问题确认 Search before asking

[X] 我已经搜索过问题，但是没有找到解答。I have searched the question and found no related answer.

请提出你的问题 Please ask your question

While training RT-DETR on my custom dataset in COCO format, I'm getting the following errors after the first training epoch when it tries to evaluate the model.

I searched for similar questions and found some answers that it's because of indices exceeding the number of categories, but I double-checked and my dataset has no such problem. I also specified the new number of classes in the data configuration file configs/datasets/my_dataset.yml.

Just to make sure, I also tested training with validation data (which caused errors during evaluation), and confirmed that training proceeds without errors. Likewise, I tested evaluating with training data, and got the same errors. Also, I get the same error when running inference.

Am I missing something here? Any suggestions or comments are appreciated. Thanks!

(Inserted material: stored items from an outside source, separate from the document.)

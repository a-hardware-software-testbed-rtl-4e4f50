// dma_ctrl: DMA controller and MCU register block of the baseband board.
//
// The 8051-class MCU is far too slow to copy sample data, so it only builds
// and reads packet headers; this block moves the payload between the
// Ethernet MAC and the two sample FIFOs.
//
// Sending (Rx FIFO -> host): the MCU writes an Ethernet/IPv4/UDP header of
// HDR_LEN bytes into the header window, sets TX_WORDS and writes CTRL.TX_GO.
// The DMA streams the header bytes to the MAC, then TX_WORDS words from the
// Rx FIFO, four bytes per word (I high byte, I low, Q high, Q low), marks
// the last byte, and waits for the MAC to report the frame sent or given up.
// An empty Rx FIFO stalls the stream (the MAC only starts sending once the
// whole frame is in its buffer, so a stall never reaches the wire).
//
// Receiving (host -> Tx FIFO): CTRL.RX_ARM accepts the next frame that starts
// after it. Its first HDR_LEN bytes go to the receive header buffer for the
// MCU; the payload is packed four bytes to a word into the Tx FIFO. When
// HDR_LEN is at least 40 the UDP length field (bytes 38-39) limits the
// payload, so Ethernet padding of short frames is not taken as samples. At
// the end of the frame RX_DONE is set with the MAC's CRC verdict. A word that
// meets a full Tx FIFO is dropped and RX_OVF is set. Payload of a frame with
// a bad CRC has already entered the Tx FIFO; the flag tells the MCU.
//
// Sampling: CTRL.CAP_GO asks the capture controller in the baseband clock
// domain (toggle handshake) to write CAP_LEN samples into the Rx FIFO.
// Playback: CTRL.PLAY_GO likewise asks the playout controller to send
// PLAY_LEN samples from the Tx FIFO to the DA converter.
//
// Register map (8-bit MCU bus, byte addresses):
//   0x00 CTRL      W  [0] TX_GO [1] RX_ARM [2] CAP_GO [3] PLAY_GO
//                     [7] clear sticky flags
//   0x01 STATUS    R  [0] TX_BUSY [1] TX_DONE [2] TX_ABORT [3] RX_DONE
//                     [4] RX_GOOD [5] RX_ARMED [6] CAP_BUSY [7] RX_OVF
//   0x02 CFG       RW [0] FULL_DUPLEX (reset 1) [2:1] RX_SRC (0 converter
//                     samples, 1 FFT output, 2 equaliser output)
//   0x03 HDR_LEN   RW header bytes, reset 42
//   0x04/0x05      RW TX_WORDS low/high
//   0x06/0x07      R  RX_BYTES low/high, payload bytes of the last frame
//   0x08/0x09      RW CAP_LEN low/high
//   0x0A/0x0B      R  words waiting in the Rx FIFO
//   0x0C/0x0D      RW PLAY_LEN low/high
//   0x0E STATUS2   R  [0] PLAY_BUSY
//   0x40..0x7F     W  transmit header buffer, R receive header buffer
// bus_rdata is combinational from bus_addr. All of this is this design's
// choice; the document gives the division of work between MCU and DMA.
module dma_ctrl
  import testbed_pkg::*;
#(
  parameter int unsigned FIFO_AW = 12
) (
  input  logic              clk,
  input  logic              rst_n,
  // MCU bus
  input  logic [7:0]        bus_addr,
  input  logic [7:0]        bus_wdata,
  input  logic              bus_we,
  output logic [7:0]        bus_rdata,
  // MAC transmit stream and status
  output logic [7:0]        mac_tx_data,
  output logic              mac_tx_valid,
  output logic              mac_tx_last,
  input  logic              mac_tx_ready,
  input  logic              mac_tx_done,
  input  logic              mac_tx_abort,
  // MAC receive stream
  input  logic [7:0]        mac_rx_data,
  input  logic              mac_rx_valid,
  input  logic              mac_rx_eof,
  input  logic              mac_rx_good,
  // Rx FIFO read side (samples to the host)
  output logic              rxf_rd_en,
  input  logic [WORD_W-1:0] rxf_data,
  input  logic              rxf_empty,
  input  logic [FIFO_AW:0]  rxf_count,
  // Tx FIFO write side (samples from the host)
  output logic              txf_wr_en,
  output logic [WORD_W-1:0] txf_data,
  input  logic              txf_full,
  // configuration and sampling handshake
  output logic              full_duplex,
  output logic [1:0]        rx_src,
  output logic              cap_req_tog,
  output logic [15:0]       cap_len,
  input  logic              cap_done_tog,
  output logic              play_req_tog,
  output logic [15:0]       play_len,
  input  logic              play_done_tog,
  output logic              tx_stall     // high while waiting on an empty Rx FIFO
);
  typedef enum logic [1:0] { D_IDLE, D_HDR, D_PAY, D_WAIT } dtx_e;

  logic [7:0]  tx_hdr [64];
  logic [7:0]  rx_hdr [64];
  logic [7:0]  hdr_len;
  logic [15:0] tx_words;
  logic [15:0] rx_bytes;
  logic        st_tx_done, st_tx_abort, st_rx_done, st_rx_good, st_rx_ovf;
  logic        rx_armed, rx_active, rx_mid, cap_busy;
  logic [1:0]  cap_sync;
  logic        cap_seen;

  // ---------------- register writes ----------------
  logic wr_ctrl;
  assign wr_ctrl = bus_we && bus_addr == 8'h00;

  always_ff @(posedge clk) begin
    if (bus_we && bus_addr[7:6] == 2'b01) tx_hdr[bus_addr[5:0]] <= bus_wdata;
  end

  always_ff @(posedge clk or negedge rst_n) begin
    if (!rst_n) begin
      full_duplex <= 1'b1;
      rx_src      <= 2'd0;
      hdr_len     <= 8'(HDR_BYTES);
      tx_words    <= '0;
      cap_len     <= '0;
      play_len    <= '0;
    end else if (bus_we) begin
      case (bus_addr)
        8'h02: {rx_src, full_duplex} <= bus_wdata[2:0];
        8'h03: hdr_len        <= (bus_wdata > 8'd64) ? 8'd64 : bus_wdata;
        8'h04: tx_words[7:0]  <= bus_wdata;
        8'h05: tx_words[15:8] <= bus_wdata;
        8'h08: cap_len[7:0]   <= bus_wdata;
        8'h09: cap_len[15:8]  <= bus_wdata;
        8'h0C: play_len[7:0]  <= bus_wdata;
        8'h0D: play_len[15:8] <= bus_wdata;
        default: ;
      endcase
    end
  end

  // ---------------- transmit DMA ----------------
  dtx_e        tstate;
  logic [6:0]  hidx;
  logic [15:0] wleft;
  logic [1:0]  bsel;

  always_comb begin
    mac_tx_data  = '0;
    mac_tx_valid = 1'b0;
    mac_tx_last  = 1'b0;
    rxf_rd_en    = 1'b0;
    tx_stall     = 1'b0;
    case (tstate)
      D_HDR: begin
        mac_tx_data  = tx_hdr[hidx[5:0]];
        mac_tx_valid = 1'b1;
        mac_tx_last  = (8'(hidx) == hdr_len - 8'd1) && (wleft == 0);
      end
      D_PAY: begin
        tx_stall     = rxf_empty;
        mac_tx_valid = !rxf_empty;
        case (bsel)
          2'd0:    mac_tx_data = rxf_data[31:24];
          2'd1:    mac_tx_data = rxf_data[23:16];
          2'd2:    mac_tx_data = rxf_data[15:8];
          default: mac_tx_data = rxf_data[7:0];
        endcase
        mac_tx_last  = (wleft == 16'd1) && (bsel == 2'd3);
        rxf_rd_en    = !rxf_empty && mac_tx_ready && (bsel == 2'd3);
      end
      default: ;
    endcase
  end

  always_ff @(posedge clk or negedge rst_n) begin
    if (!rst_n) begin
      tstate      <= D_IDLE;
      hidx        <= '0;
      wleft       <= '0;
      bsel        <= '0;
      st_tx_done  <= 1'b0;
      st_tx_abort <= 1'b0;
    end else begin
      if (wr_ctrl && bus_wdata[7]) begin
        st_tx_done  <= 1'b0;
        st_tx_abort <= 1'b0;
      end
      case (tstate)
        D_IDLE: if (wr_ctrl && bus_wdata[0]) begin
          hidx        <= '0;
          bsel        <= '0;
          wleft       <= tx_words;
          st_tx_done  <= 1'b0;
          st_tx_abort <= 1'b0;
          tstate      <= (hdr_len != 0) ? D_HDR : (tx_words != 0) ? D_PAY : D_IDLE;
        end
        D_HDR: if (mac_tx_ready) begin
          if (8'(hidx) == hdr_len - 8'd1) tstate <= (wleft == 0) ? D_WAIT : D_PAY;
          hidx <= hidx + 1'b1;
        end
        D_PAY: if (mac_tx_valid && mac_tx_ready) begin
          bsel <= bsel + 1'b1;
          if (bsel == 2'd3) begin
            wleft <= wleft - 1'b1;
            if (wleft == 16'd1) tstate <= D_WAIT;
          end
        end
        D_WAIT: if (mac_tx_done || mac_tx_abort) begin
          st_tx_done  <= mac_tx_done;
          st_tx_abort <= mac_tx_abort;
          tstate      <= D_IDLE;
        end
        default: tstate <= D_IDLE;
      endcase
    end
  end

  // ---------------- receive DMA ----------------
  logic [15:0] ridx;        // byte index within the frame
  logic [15:0] pay_limit;
  logic [23:0] pack;
  logic [1:0]  pcnt;

  // Index and ownership of the byte on mac_rx_data; a byte arriving while no
  // frame is open starts a new frame at index 0.
  logic        first_byte, act, is_hdr, take_pay;
  logic [15:0] cur_idx, bytes_base, limit_cur;
  logic [1:0]  pcnt_base;
  assign first_byte = mac_rx_valid && !rx_mid;
  assign cur_idx    = first_byte ? 16'd0 : ridx;
  assign act        = first_byte ? rx_armed : rx_active;
  assign is_hdr     = cur_idx < 16'(hdr_len);
  assign bytes_base = first_byte ? 16'd0 : rx_bytes;
  assign pcnt_base  = first_byte ? 2'd0 : pcnt;
  assign limit_cur  = first_byte ? 16'hFFFF : pay_limit;
  assign take_pay   = mac_rx_valid && act && !is_hdr && (bytes_base < limit_cur);

  always_ff @(posedge clk) begin
    if (mac_rx_valid && act && is_hdr) rx_hdr[cur_idx[5:0]] <= mac_rx_data;
  end

  always_ff @(posedge clk or negedge rst_n) begin
    if (!rst_n) begin
      rx_armed   <= 1'b0;
      rx_active  <= 1'b0;
      rx_mid     <= 1'b0;
      ridx       <= '0;
      rx_bytes   <= '0;
      pay_limit  <= '1;
      pack       <= '0;
      pcnt       <= '0;
      txf_wr_en  <= 1'b0;
      txf_data   <= '0;
      st_rx_done <= 1'b0;
      st_rx_good <= 1'b0;
      st_rx_ovf  <= 1'b0;
    end else begin
      txf_wr_en <= 1'b0;
      if (wr_ctrl && bus_wdata[7]) begin
        st_rx_done <= 1'b0;
        st_rx_good <= 1'b0;
        st_rx_ovf  <= 1'b0;
      end
      if (wr_ctrl && bus_wdata[1]) begin
        rx_armed   <= 1'b1;
        st_rx_done <= 1'b0;
      end
      if (mac_rx_valid) begin
        rx_mid   <= 1'b1;
        ridx     <= cur_idx + 1'b1;
        rx_bytes <= bytes_base + 16'(take_pay);
        pcnt     <= pcnt_base + 2'(take_pay);
        if (first_byte) begin
          rx_active <= rx_armed;
          rx_armed  <= 1'b0;
          pay_limit <= '1;
        end
        // UDP length field, bytes 38 and 39 of the header
        if (act && hdr_len >= 8'd40) begin
          if (cur_idx == 16'd38) pay_limit[15:8] <= mac_rx_data;
          if (cur_idx == 16'd39) pay_limit       <= {pay_limit[15:8], mac_rx_data} - 16'd8;
        end
        if (take_pay) begin
          pack <= {pack[15:0], mac_rx_data};
          if (pcnt_base == 2'd3) begin
            if (txf_full) st_rx_ovf <= 1'b1;
            else begin
              txf_wr_en <= 1'b1;
              txf_data  <= {pack, mac_rx_data};
            end
          end
        end
      end
      if (mac_rx_eof) begin
        rx_mid <= 1'b0;
        if (rx_active) begin
          rx_active  <= 1'b0;
          st_rx_done <= 1'b1;
          st_rx_good <= mac_rx_good;
        end
      end
    end
  end

  // ---------------- sampling handshake ----------------
  always_ff @(posedge clk or negedge rst_n) begin
    if (!rst_n) begin
      cap_req_tog <= 1'b0;
      cap_sync    <= '0;
      cap_seen    <= 1'b0;
      cap_busy    <= 1'b0;
    end else begin
      cap_sync <= {cap_sync[0], cap_done_tog};
      if (wr_ctrl && bus_wdata[2] && !cap_busy) begin
        cap_req_tog <= ~cap_req_tog;
        cap_busy    <= 1'b1;
      end else if (cap_sync[1] != cap_seen) begin
        cap_seen <= cap_sync[1];
        cap_busy <= 1'b0;
      end
    end
  end

  logic [1:0] play_sync;
  logic       play_seen, play_busy;
  always_ff @(posedge clk or negedge rst_n) begin
    if (!rst_n) begin
      play_req_tog <= 1'b0;
      play_sync    <= '0;
      play_seen    <= 1'b0;
      play_busy    <= 1'b0;
    end else begin
      play_sync <= {play_sync[0], play_done_tog};
      if (wr_ctrl && bus_wdata[3] && !play_busy) begin
        play_req_tog <= ~play_req_tog;
        play_busy    <= 1'b1;
      end else if (play_sync[1] != play_seen) begin
        play_seen <= play_sync[1];
        play_busy <= 1'b0;
      end
    end
  end

  // ---------------- register reads ----------------
  always_comb begin
    bus_rdata = '0;
    if (bus_addr[7:6] == 2'b01) bus_rdata = rx_hdr[bus_addr[5:0]];
    else case (bus_addr)
      8'h01: bus_rdata = {st_rx_ovf, cap_busy, rx_armed, st_rx_good, st_rx_done,
                          st_tx_abort, st_tx_done, tstate != D_IDLE};
      8'h02: bus_rdata = {5'd0, rx_src, full_duplex};
      8'h03: bus_rdata = hdr_len;
      8'h04: bus_rdata = tx_words[7:0];
      8'h05: bus_rdata = tx_words[15:8];
      8'h06: bus_rdata = rx_bytes[7:0];
      8'h07: bus_rdata = rx_bytes[15:8];
      8'h08: bus_rdata = cap_len[7:0];
      8'h09: bus_rdata = cap_len[15:8];
      8'h0A: bus_rdata = 8'(rxf_count);
      8'h0B: bus_rdata = 8'(rxf_count >> 8);
      8'h0C: bus_rdata = play_len[7:0];
      8'h0D: bus_rdata = play_len[15:8];
      8'h0E: bus_rdata = {7'd0, play_busy};
      default: ;
    endcase
  end

  // the transmit stream only pops the Rx FIFO when a word is there
  a_no_pop_empty: assert property (@(posedge clk) rxf_rd_en |-> !rxf_empty);
endmodule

I'm using PaddleDetection docker paddlecloud/paddledetection:2.4-gpu-cuda11.2-cudnn8-e9a542 with paddlepaddle-gpu==2.4.2.post112 installed. (2.4.1 required for RT-DETR) Same issue observed on Tesla V100 & RTX 4080. The model is rtdetr_r50vd.yml

[07/01 10:30:36] ppdet.utils.checkpoint INFO: Save checkpoint: output
loading annotations into memory...
Done (t=0.40s)
creating index...
index created!
[07/01 10:30:38] ppdet.data.source.coco INFO: Load [3814 samples valid, 0 samples invalid] in file dataset/my_dataset/annotations/val.json.
loading annotations into memory...
Done (t=0.74s)
creating index...
index created!
Error: /paddle/paddle/phi/kernels/funcs/gather.cu.h:68 Assertion `index_value >= 0 && index_value < input_dims[j]` failed. The index is out of bounds, please check whether the dimensions of index and input meet the requirements. It should be less than [300] and greater than or equal to 0, but received [0]
Error: /paddle/paddle/phi/kernels/funcs/gather.cu.h:68 Assertion `index_value >= 0 && index_value < input_dims[j]` failed. The index is out of bounds, please check whether the dimensions of index and input meet the requirements. It should be less than [300] and greater than or equal to 0, but received [0]
Error: /paddle/paddle/phi/kernels/funcs/gather.cu.h:68 Assertion `index_value >= 0 && index_value < input_dims[j]` failed. The index is out of bounds, please check whether the dimensions of index and input meet the requirements. It should be less than [300] and greater than or equal to 0, but received [0]
[....]
Error: /paddle/paddle/phi/kernels/funcs/gather.cu.h:68 Assertion `index_value >= 0 && index_value < input_dims[j]` failed. The index is out of bounds, please check whether the dimensions of index and input meet the requirements. It should be less than [300] and greater than or equal to 0, but received [0]
Traceback (most recent call last):
  File "tools/train.py", line 209, in <module>
    main()
  File "tools/train.py", line 205, in main
    run(FLAGS, cfg)
  File "tools/train.py", line 158, in run
    trainer.train(FLAGS.eval)
  File "/home/PaddleDetection/ppdet/engine/trainer.py", line 639, in train
    self._eval_with_loader(self._eval_loader)
  File "/home/PaddleDetection/ppdet/engine/trainer.py", line 672, in _eval_with_loader
    outs = self.model(data)
  File "/usr/local/lib/python3.7/dist-packages/paddle/fluid/dygraph/layers.py", line 1012, in __call__
    return self.forward(*inputs, **kwargs)
  File "/home/PaddleDetection/ppdet/modeling/architectures/meta_arch.py", line 76, in forward
    outs.append(self.get_pred())
  File "/home/PaddleDetection/ppdet/modeling/architectures/detr.py", line 118, in get_pred
    return self._forward()
  File "/home/PaddleDetection/ppdet/modeling/architectures/detr.py", line 107, in _forward
    paddle.shape(self.inputs['image'])[2:])
  File "/home/PaddleDetection/ppdet/modeling/post_process.py", line 571, in __call__
    self.num_top_queries, dtype='int32').tile([bbox_pred.shape[0]])
  File "/usr/local/lib/python3.7/dist-packages/paddle/tensor/creation.py", line 546, in to_tensor
    return _to_tensor_non_static(data, dtype, place, stop_gradient)
  File "/usr/local/lib/python3.7/dist-packages/paddle/tensor/creation.py", line 411, in _to_tensor_non_static
    stop_gradient=stop_gradient,
OSError: (External) CUDA error(719), unspecified launch failure.
  [Hint: Please search for the error code(719) on website (https://docs.nvidia.com/cuda/cuda-runtime-api/group__CUDART__TYPES.html#group__CUDART__TYPES_1g3f51e3575c2178246db0a94a430e0038) to get Nvidia's official solution and advice about CUDA Error.] (at /paddle/paddle/phi/backends/gpu/cuda/cuda_info.cc:259)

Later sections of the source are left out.